**Exercise directions:**
Please report how many lines of the following entries hold the word "Throughput", giving the number alone.

= = =

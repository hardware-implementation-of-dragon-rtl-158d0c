// Testbench for dragon_sbox: reads all 256 entries of S1 and of S2 and
// compares them with the reference fill; also checks that the two tables
// differ. Self-checking, ends with a TB_RESULT line.
module tb_dragon_sbox;
  import dragon_pkg::*;
  import dragon_ref_pkg::*;

  logic [7:0] addr;
  word_t      d1, d2;
  int checks = 0, failures = 0, same = 0;
  logic clk = 0;
  always #5 clk = ~clk;

  dragon_sbox #(.SEL(SBOX_S1)) u_s1 (.addr(addr), .data(d1));
  dragon_sbox #(.SEL(SBOX_S2)) u_s2 (.addr(addr), .data(d2));

  initial begin
    repeat (100000) @(posedge clk);
    failures++;
    $display("TB_RESULT checks=%0d failures=%0d", checks, failures);
    $finish;
  end

  initial begin
    for (int i = 0; i < 256; i++) begin
      addr = 8'(i);
      @(posedge clk);
      checks += 2;
      if (d1 !== ref_sbox(1, i)) begin
        failures++;
        $display("S1[%0d] = %h, expected %h", i, d1, ref_sbox(1, i));
      end
      if (d2 !== ref_sbox(2, i)) begin
        failures++;
        $display("S2[%0d] = %h, expected %h", i, d2, ref_sbox(2, i));
      end
      if (d1 == d2) same++;
    end
    checks++;
    if (same > 2) failures++;
    $display("TB_RESULT checks=%0d failures=%0d", checks, failures);
    $finish;
  end
endmodule
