// Keystream combiner: encrypts or decrypts 64-bit data words.
//
// A word on in_data is accepted when in_valid and ks_valid are both high
// (in_ready = ks_valid); it is XORed with the current keystream word and the
// result appears on out_data with out_valid one clock later. Accepting a word
// pulses ks_advance so the generator moves to the next keystream word.
// Encryption and decryption are the same operation. Throughput is one 64-bit
// word per clock; the output has no back-pressure. The XOR with the keystream
// follows the cipher's use; the handshake is this design's choice.
module dragon_xor
  import dragon_pkg::*;
(
  input  logic   clk,
  input  logic   rst_n,
  input  logic   in_valid,
  output logic   in_ready,
  input  dword_t in_data,
  input  logic   ks_valid,
  input  dword_t ks,
  output logic   ks_advance,
  output logic   out_valid,
  output dword_t out_data
);

  assign in_ready   = ks_valid;
  assign ks_advance = in_valid && ks_valid;

  always_ff @(posedge clk) begin
    if (!rst_n) begin
      out_valid <= 1'b0;
      out_data  <= '0;
    end else begin
      out_valid <= ks_advance;
      if (ks_advance) out_data <= in_data ^ ks;
    end
  end

  a_advance_needs_keystream: assert property (@(posedge clk) disable iff (!rst_n)
    ks_advance |-> ks_valid);

endmodule
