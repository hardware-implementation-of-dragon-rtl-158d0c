// Testbench for dragon_xor: feeds data words against a keystream source
// modelled in the testbench (a counter-driven pattern that only steps on
// ks_advance), with random input gaps and keystream-not-ready periods.
// Checks data_out = data_in ^ keystream, the one-cycle latency, in_ready and
// that no word is accepted while the keystream is not valid.
module tb_dragon_xor;
  import dragon_pkg::*;

  logic   clk = 0, rst_n = 0;
  logic   in_valid = 0, in_ready, ks_valid = 0, ks_advance, out_valid;
  dword_t in_data = '0, ks, out_data;
  dword_t ks_idx = 0;
  int checks = 0, failures = 0;
  always #5 clk = ~clk;

  // keystream source model
  assign ks = {ks_idx[31:0] * 32'h9E37_79B9, ~ks_idx[31:0]};
  always_ff @(posedge clk) if (ks_advance) ks_idx <= ks_idx + 1;

  dragon_xor u_dut (.clk(clk), .rst_n(rst_n), .in_valid(in_valid), .in_ready(in_ready),
                    .in_data(in_data), .ks_valid(ks_valid), .ks(ks),
                    .ks_advance(ks_advance), .out_valid(out_valid), .out_data(out_data));

  initial begin
    repeat (50000) @(posedge clk);
    failures++;
    $display("TB_RESULT checks=%0d failures=%0d", checks, failures);
    $finish;
  end

  task automatic expect_eq(logic ok, string what);
    checks++;
    if (!ok) begin
      failures++;
      $display("FAIL: %s", what);
    end
  endtask

  initial begin
    dword_t exp_q [$];
    dword_t idx_model = 0;
    dword_t k, e;
    int accepted = 0, blocked = 0;
    repeat (3) @(posedge clk);
    #1 rst_n = 1;
    for (int n = 0; n < 3000; n++) begin
      in_valid = ($urandom_range(0, 3) != 0);
      ks_valid = ($urandom_range(0, 4) != 0);
      in_data  = {$urandom, $urandom};
      #1;
      expect_eq(in_ready === ks_valid, "in_ready follows ks_valid");
      if (in_valid && ks_valid) begin
        k = {idx_model[31:0] * 32'h9E37_79B9, ~idx_model[31:0]};
        exp_q.push_back(in_data ^ k);
        idx_model++;
        accepted++;
      end else if (in_valid) blocked++;
      @(posedge clk); #1;
      if (exp_q.size() > 0 && out_valid) begin
        e = exp_q.pop_front();
        expect_eq(out_data === e, $sformatf("out %h expected %h", out_data, e));
      end
      expect_eq(exp_q.size() == 0, "output one cycle after acceptance");
    end
    expect_eq(accepted > 100 && blocked > 10, "both accept and block seen");
    $display("TB_RESULT checks=%0d failures=%0d", checks, failures);
    $finish;
  end
endmodule
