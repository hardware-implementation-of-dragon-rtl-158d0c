// One of Dragon's six nonlinear 32x32 functions G1, G2, G3, H1, H2, H3.
//
// The 32-bit input is split into bytes x0 (bits 31:24) .. x3 (bits 7:0). Each
// byte indexes an 8x32 S-box and the four 32-bit results are XORed:
//   G1 = S1(x0)^S1(x1)^S1(x2)^S2(x3)   H1 = S2(x0)^S2(x1)^S2(x2)^S1(x3)
//   G2 = S1(x0)^S1(x1)^S2(x2)^S1(x3)   H2 = S2(x0)^S2(x1)^S1(x2)^S2(x3)
//   G3 = S1(x0)^S2(x1)^S1(x2)^S1(x3)   H3 = S2(x0)^S1(x1)^S2(x2)^S2(x3)
// Purely combinational. FN chooses the function; S1_FILE/S2_FILE are passed
// to the S-boxes (empty: built-in fill, see dragon_pkg).
// Taking x0 as the most significant byte is this design's reading of the
// byte numbering.
module dragon_gh
  import dragon_pkg::*;
#(
  parameter gh_fn_e FN      = FN_G1,
  parameter string  S1_FILE = "",
  parameter string  S2_FILE = ""
) (
  input  word_t x,
  output word_t y
);

  word_t part [4];

  for (genvar p = 0; p < 4; p++) begin : g_byte
    localparam sbox_sel_e SEL = gh_sbox(FN, p);
    dragon_sbox #(
      .SEL      (SEL),
      .INIT_FILE((SEL == SBOX_S1) ? S1_FILE : S2_FILE)
    ) u_sbox (
      .addr(x[31-8*p -: 8]),
      .data(part[p])
    );
  end

  assign y = part[0] ^ part[1] ^ part[2] ^ part[3];

endmodule
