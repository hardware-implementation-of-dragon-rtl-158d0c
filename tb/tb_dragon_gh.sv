// Testbench for dragon_gh: instantiates all six functions G1..G3, H1..H3 and
// compares each with the reference model on directed and random inputs.
module tb_dragon_gh;
  import dragon_pkg::*;
  import dragon_ref_pkg::*;

  word_t x;
  word_t y [6];
  int checks = 0, failures = 0;
  logic clk = 0;
  always #5 clk = ~clk;

  dragon_gh #(.FN(FN_G1)) u_g1 (.x(x), .y(y[0]));
  dragon_gh #(.FN(FN_G2)) u_g2 (.x(x), .y(y[1]));
  dragon_gh #(.FN(FN_G3)) u_g3 (.x(x), .y(y[2]));
  dragon_gh #(.FN(FN_H1)) u_h1 (.x(x), .y(y[3]));
  dragon_gh #(.FN(FN_H2)) u_h2 (.x(x), .y(y[4]));
  dragon_gh #(.FN(FN_H3)) u_h3 (.x(x), .y(y[5]));

  initial begin
    repeat (100000) @(posedge clk);
    failures++;
    $display("TB_RESULT checks=%0d failures=%0d", checks, failures);
    $finish;
  end

  task automatic check_one(word_t v);
    x = v;
    @(posedge clk);
    for (int n = 0; n < 6; n++) begin
      u32 exp_v = ref_gh(n / 3, n % 3 + 1, v);
      checks++;
      if (y[n] !== exp_v) begin
        failures++;
        $display("fn %0d x=%h: got %h expected %h", n, v, y[n], exp_v);
      end
    end
  endtask

  initial begin
    check_one(32'h0000_0000);
    check_one(32'hFFFF_FFFF);
    check_one(32'h0102_0304);
    check_one(32'h8000_0001);
    repeat (2000) check_one($urandom);
    $display("TB_RESULT checks=%0d failures=%0d", checks, failures);
    $finish;
  end
endmodule
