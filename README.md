# Phelix stream-cipher core with built-in MAC

This is a hardware core for the Phelix stream cipher. Phelix encrypts and
authenticates in one pass. It takes a 256-bit key and a 128-bit nonce.
For every 32-bit word it produces a keystream word to XOR with the data. At the
end of a message it produces a 128-bit authentication tag (MAC) at almost no
extra cost. The core works in 32-bit words, not bytes. It takes one data word
every four clocks, which is one byte per clock. It encrypts and decrypts with
the same datapath. It can switch to a new nonce in five clocks without mixing
the key again.

The design is an RTL version of a small FPGA coprocessor for Phelix. It has two
parts: a controller and a calculation block. The controller is a state machine
that also holds the key and nonce registers. The calculation block evaluates
the Phelix block function in four register stages. Both are written in
synthesizable SystemVerilog and have self-checking testbenches.

## The cipher in a few lines

Phelix keeps five 32-bit working words Z0..Z4. It also remembers the Z4 values
of the last four blocks. Everything is built from 32-bit addition, XOR and
fixed rotations. The basic function `H(w0..w4, K0, K1)` has two halves:

```
first half  (key K0):  w0 += w3 ^ K0;  w3 <<<= 15    second half (key K1):  w0 ^= w3 + K1;  w3 <<<= 30
                       w1 += w4;       w4 <<<= 25                           w1 ^= w4;       w4 <<<= 13
                       w2 ^= w0;       w0 <<<= 9                            w2 += w0;       w0 <<<= 20
                       w3 ^= w1;       w1 <<<= 10                           w3 += w1;       w1 <<<= 11
                       w4 += w2;       w2 <<<= 17                           w4 ^= w2;       w2 <<<= 5
```

Block `i` computes `Y = H(Z, 0, X(i,0))` and then `Z' = H(Y, P(i), X(i,1))`.
The keystream word is `S(i) = Y4 + Z4(i-4)`, where `Z4(i-4)` is the Z4 that
started block i-4. Encryption outputs `C = P ^ S`. Decryption recovers
`P = C ^ S`. Either way, the plaintext goes back into the second H, so the state
depends on the message. That is what makes the MAC possible.

- **Key words** (`phelix_xkey`):
  - `X(i,0) = K[i mod 8]`
  - `X(i,1) = K[(i+4) mod 8] + N[i mod 8] + X'(i) + i + 8`
  - `X'(i)` is `4*l(U) = 128` when `i mod 4 = 1`. It is `floor((i+8)/2^31)` when `i mod 4 = 3`, and 0 otherwise.
  - The expanded nonce is `N[k] = (k mod 4) - N[k-4]` for k = 4..7.
- **Key mixing.** The raw key words are numbered K32..K39. Eight steps, for i = 7 down to 0, compute `(K4i..K4i+3) = R(K4i+4..K4i+7) xor (K4i+8..K4i+11)`. Here `R` is one block with Z4 = 96 (`l(U)+64`) and all key and plaintext inputs 0. K0..K7 is the working key.
- **Initialisation.** Set `Zj = K(j+3) xor Nj` for j = 0..3 and `Z4 = K7`. Set the four feedback words to 0. Then run eight blocks (i = -8..-1) with plaintext 0 and throw their keystream away.
- **MAC.** After the last data block, XOR `0x912d94f1` into Z0. Run eight blocks with plaintext `l(P) mod 4`, which is the number of bytes in the last word, mod 4. Then four more blocks. The keystream words of those last four blocks are the tag.

## The four-stage block datapath (`phelix_calc`)

This is the part that takes the most thought. One Phelix block is four
half-H "quarters". Each quarter is a chain of adds and XORs, too deep for one
FPGA clock at a useful frequency. So the block is cut into quarters, and each
has its own register row:

```
 row 0  Z(i)      --quarter 0: first half,  key 0      -->  row 1
 row 1            --quarter 1: second half, key X(i,0) -->  row 2
 row 2  Y(i)      --quarter 2: first half,  key P(i)   -->  row 3      S(i) = row2.Z4 + FIFO oldest
 row 3            --quarter 3: second half, key X(i,1) -->  row 0 = Z(i+1)
```

A 2-bit phase counter picks the quarter for each clock, so a block takes four
clocks. This is **not** a pipeline. The next block needs this block's result, so
only one row changes per clock.

The other rows keep their values, and this matters in two places:

- **Row 0 holds the block's starting words Z(i) for all four clocks.** In the
  last clock of the block, the FIFO pushes row 0's Z4 (the Z4 that started block
  i) while row 0 is overwritten with Z(i+1). During block i the FIFO therefore
  holds the Z4s of blocks i-4..i-1, and its oldest entry is exactly the
  `Z4(i-4)` that the keystream needs. The oldest word is read before the new
  one is written, so four 32-bit registers are enough.
- **The keystream exists in phase 2.** In phase 2, row 2 holds `Y4`, and
  `S = Y4 + fifo_oldest` is combinational. In decrypt mode, `P = C ^ S` is
  formed in the same clock and feeds quarter 2 at once, so decryption runs at
  the same rate as encryption. At the end of phase 2, the output word (C or P)
  and S are registered onto `fsm_d[0]` and `fsm_d[1]`.

The inputs are read at different times. `X(i,0)` on `ph_d[0]` is read in
phase 1, the data word on `ph_d[2]` in phase 2, and `X(i,1)` on `ph_d[1]` in
phase 3. While `ph_en` is low, every register holds.

The mode is set by `ph_ctrl`:

| ph_ctrl | mode | `ph_read` means | runs |
|---|---|---|---|
| 0 | key mix | load Z0..Z3 from `ph_d[0..3]` and set Z4 = 96 | one block with zero keys and plaintext, then stops. Z0..Z3 appear on `fsm_d[0..3]` |
| 1 | init | load Z0..Z4 from `ph_d[0..4]` and clear the FIFO | continuously, plaintext 0 |
| 2 | encrypt / MAC | in the last clock of a block, XOR 0x912d94f1 into the new Z0 | continuously, `C = P ^ S` |
| 3 | decrypt | as in mode 2 | continuously, `P = C ^ S` is fed back |

The MAC blocks always run in mode 2, also after a decryption, because their
plaintext is the byte count and not ciphertext. The tag is the keystream, not
`S ^ P`. For that reason the keystream has its own output bus, `fsm_d[1]`.

## Controller and operating sequence (`phelix_controller`)

The controller is a Mealy state machine with nine states. It holds eight
working-key registers, eight nonce registers and a 64-bit block counter
`j = i + 8`. The counter is large enough for the cipher's 2^64-byte message
limit. The controller computes the key words with `phelix_xkey` from the key,
the nonce and `j`.

| state | clocks | what happens |
|---|---|---|
| IDLE | - | waits for `en`. Reset lands here. So does `en = 0` in KEY_IN, KEY_MIX, INIT or NONCE_IN |
| KEY_IN | 12 | `data_in` = raw key words 0..7, then nonce words 0..3 |
| KEY_MIX | 41 | 1 entry clock, then 8 rounds of 5 clocks (4 block clocks + 1 store-and-reload clock). Also expands the nonce |
| INIT | 33 | 1 load clock, then 8 blocks |
| ENCRYPT / DECRYPT | 4 per word + 1 | one word per 4-clock slot; one extra transition clock after the last word |
| MAC | 48 | 12 blocks; the tag leaves during the last four |
| DONE | - | keeps the working key and clears the nonce. `en = 1` starts NONCE_IN |
| NONCE_IN | 5 | 4 nonce words, then expansion, then INIT |

Key mixing needs a window of 12 key words. Eight registers are enough: A holds
the newest four and B the four before. Each round computes
`A' = R(A) xor B, B' = A`. After eight rounds, A holds K0..K3 and B holds K4..K7.

## Using the core at the pins

Pins: `clk`, `rst_n` (asynchronous, active low), `en`, `enc_dec`,
`info[2:0]`, `data_in[31:0]` and `data_out[31:0]`, 71 pins in all. There is no
handshake. The attached device must drive and read words at fixed clocks.
Below, "edge n" means the n-th rising clock edge after the event named.

1. **Key and nonce.** Raise `en` (edge 0 sees it in IDLE). Drive key word k
   for edge k+1 (k = 0..7), then nonce word m for edge m+9 (m = 0..3). Keep
   `en` high until the message is over.
2. **Ready.** Set `enc_dec` (0 = encrypt, 1 = decrypt) before the end of
   initialisation. After edge 82 (counting the edge that first sees
   `en` as edge 0), `data_out` reads `0x00000001`. Call the first clock in which it
   reads 1 "clock r".
3. **Data slots.** Slot s takes clocks `r + 4 + 4s .. r + 7 + 4s`.
   - `data_in` is sampled at the first edge of each slot.
   - The slot's result (C or P) is on `data_out` during the whole next slot.
   - `en` is sampled at the last edge of each slot. If it is low there, that
     slot held the last word.
   - Drive `info` (1..4 bytes in the last word) by the edge after that slot.
4. **Tag.** The tag words T0..T3 are written to `data_out` at the 37th, 41st,
   45th and 49th edge after the last edge of the last slot. T3 stays there while the core waits in
   DONE.
5. **Next message with the same key.** Raise `en` in DONE. Drive the four
   nonce words for the next four edges. The ready word appears after edge 34,
   counting the edge that first sees `en` as edge 0. Then continue as in step 3.
6. **New key.** Assert `rst_n` low. It clears every register, including
   `data_out`, without waiting for a clock.

Bytes are packed least significant first. In a short last word, the valid
bytes are the low bytes and the rest are zero.

Decryption does not mask a short last word. It returns `C ^ S` for the whole
word. The receiver must therefore pass on the last ciphertext word exactly as
the encryptor produced it, all 32 bits, or the tag will differ.

## Performance

- **Throughput:** 32 bits per 4 clocks, i.e. 8 bits per clock. That is 648 Mb/s
  at 81 MHz and 1.46 Gb/s at 183 MHz, the slow and fast timing corners the
  original FPGA version reported. This RTL has not been timed on an FPGA.
- **Setup:** 12 + 41 + 33 = 86 clocks from the first key word to the first
  data slot. The original core needed 121 clocks. Its key-mixing step layout is
  not known, so this design uses its own, shorter one.
- **Nonce change:** 5 clocks, plus 33 clocks of initialisation.
- **Message end:** 1 + 48 clocks from the last data slot to the last tag word.
- **Size:** generic synthesis gives about 1490 flip-flop bits in total: 835 in
  the calculation block (four 160-bit rows, the 128-bit FIFO, output
  registers) and 656 in the controller (key, nonce, 64-bit counter, data
  registers).

## What follows the original core and what is this design's own

These parts follow the original core:

- the two-part structure and the 5 + 4 internal 32-bit buses with `ph_en`, `ph_read` and `ph_ctrl`;
- the four-mode calculation block;
- the register placement after each half of H;
- the 4-word feedback FIFO;
- the nine controller states and their transitions;
- the 12-clock key input and the 5-clock nonce input;
- the four-clock data rate;
- the `0x00000001` ready word;
- the asynchronous reset that clears everything;
- the pin list.

These parts are this design's own:

- the exact clocks at which `data_in`, `en`, `enc_dec` and `info` are sampled;
- the step layout of key mixing (41 clocks) and of initialisation (33 clocks);
- which internal bus carries which word outside key-mix mode;
- the keystream output bus used for the tag;
- the 64-bit block counter;
- clearing the nonce in DONE;
- treating `info` mod 4 as `l(P) mod 4`.

**How far to trust it.** The testbenches compare the RTL with a separate
behavioural model of Phelix (`tb/phelix_ref_pkg.sv`). That model is written
straight from the algorithm: H as a statement sequence, key mixing over a
40-word array, and a whole message in one function. It does not copy the
RTL's four-stage split, so errors in the staging, the timing, the FIFO or the
controller show up as mismatches. However, the RTL and the model come from the
same reading of the algorithm. Published Phelix test vectors were not
available to check against. A misreading shared by both, for example in key
mixing or in the `X(i,1)` formula, would not be caught. Check against the
official test vectors before you rely on interoperability with other Phelix
implementations.

## Files

| file | contents |
|---|---|
| `rtl/phelix_pkg.sv` | word and row types, mode and state enums, constants, the two halves of H |
| `rtl/phelix_fifo.sv` | 4 x 32-bit feedback FIFO |
| `rtl/phelix_calc.sv` | four-stage block function, keystream, modes, contains the FIFO |
| `rtl/phelix_xkey.sv` | key words X(i,0), X(i,1) |
| `rtl/phelix_controller.sv` | state machine, key and nonce registers, block counter, data output |
| `rtl/phelix_top.sv` | top level: controller + calculation block |
| `tb/phelix_ref_pkg.sv` | behavioural reference model used by the testbenches |
| `tb/tb_phelix_fifo.sv` | FIFO against a queue model |
| `tb/tb_phelix_xkey.sv` | key words against the formula, including counts above 2^31 |
| `tb/tb_phelix_calc.sv` | all four modes, output timing (result 3 clocks into a block), MAC XOR, stalls |
| `tb/tb_phelix_controller.sv` | state durations, `ph_*` sequencing, working key, nonce expansion, init words, key words |
| `tb/tb_phelix_top.sv` | end to end at default parameters: aborted key input, encrypt, nonce change, decrypt round trip, short last words, reset during a message, re-key |
| `tb/tb_phelix_large.sv` | 1028-byte message encrypted and decrypted, checks the rate of exactly 4 clocks per word |

## Simulating

Each testbench prints `TB_RESULT checks=N failures=M` and stops itself. It has
a watchdog in case the design hangs. Example with Verilator 5:

```
verilator --binary --timing --assert --timescale 1ns/1ps \
  -y rtl -y tb +libext+.sv -Irtl \
  rtl/phelix_pkg.sv tb/phelix_ref_pkg.sv tb/tb_phelix_top.sv \
  --top-module tb_phelix_top -Mdir obj_top
./obj_top/Vtb_phelix_top
```

To run another testbench, swap the last file and the top module name. The
simulations use two-state logic. All registers are reset, so the results do
not depend on random initial values. Every testbench finishes in well under
a second.

## Parameters

| parameter | default | where | meaning |
|---|---|---|---|
| `KEY_BYTES` | 32 | top, controller, calc, xkey | raw key length l(U). It sets Z4 = l(U) + 64 in key mixing and the 4·l(U) term in X(i,1). Shorter keys must be zero-padded to 8 words on input |
| `CNT_W` | 64 | top, controller, xkey | width of the block counter |
| `DEPTH` | 4 | fifo | feedback depth. Phelix needs exactly 4 |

= = =

**Result of this exercise:**
2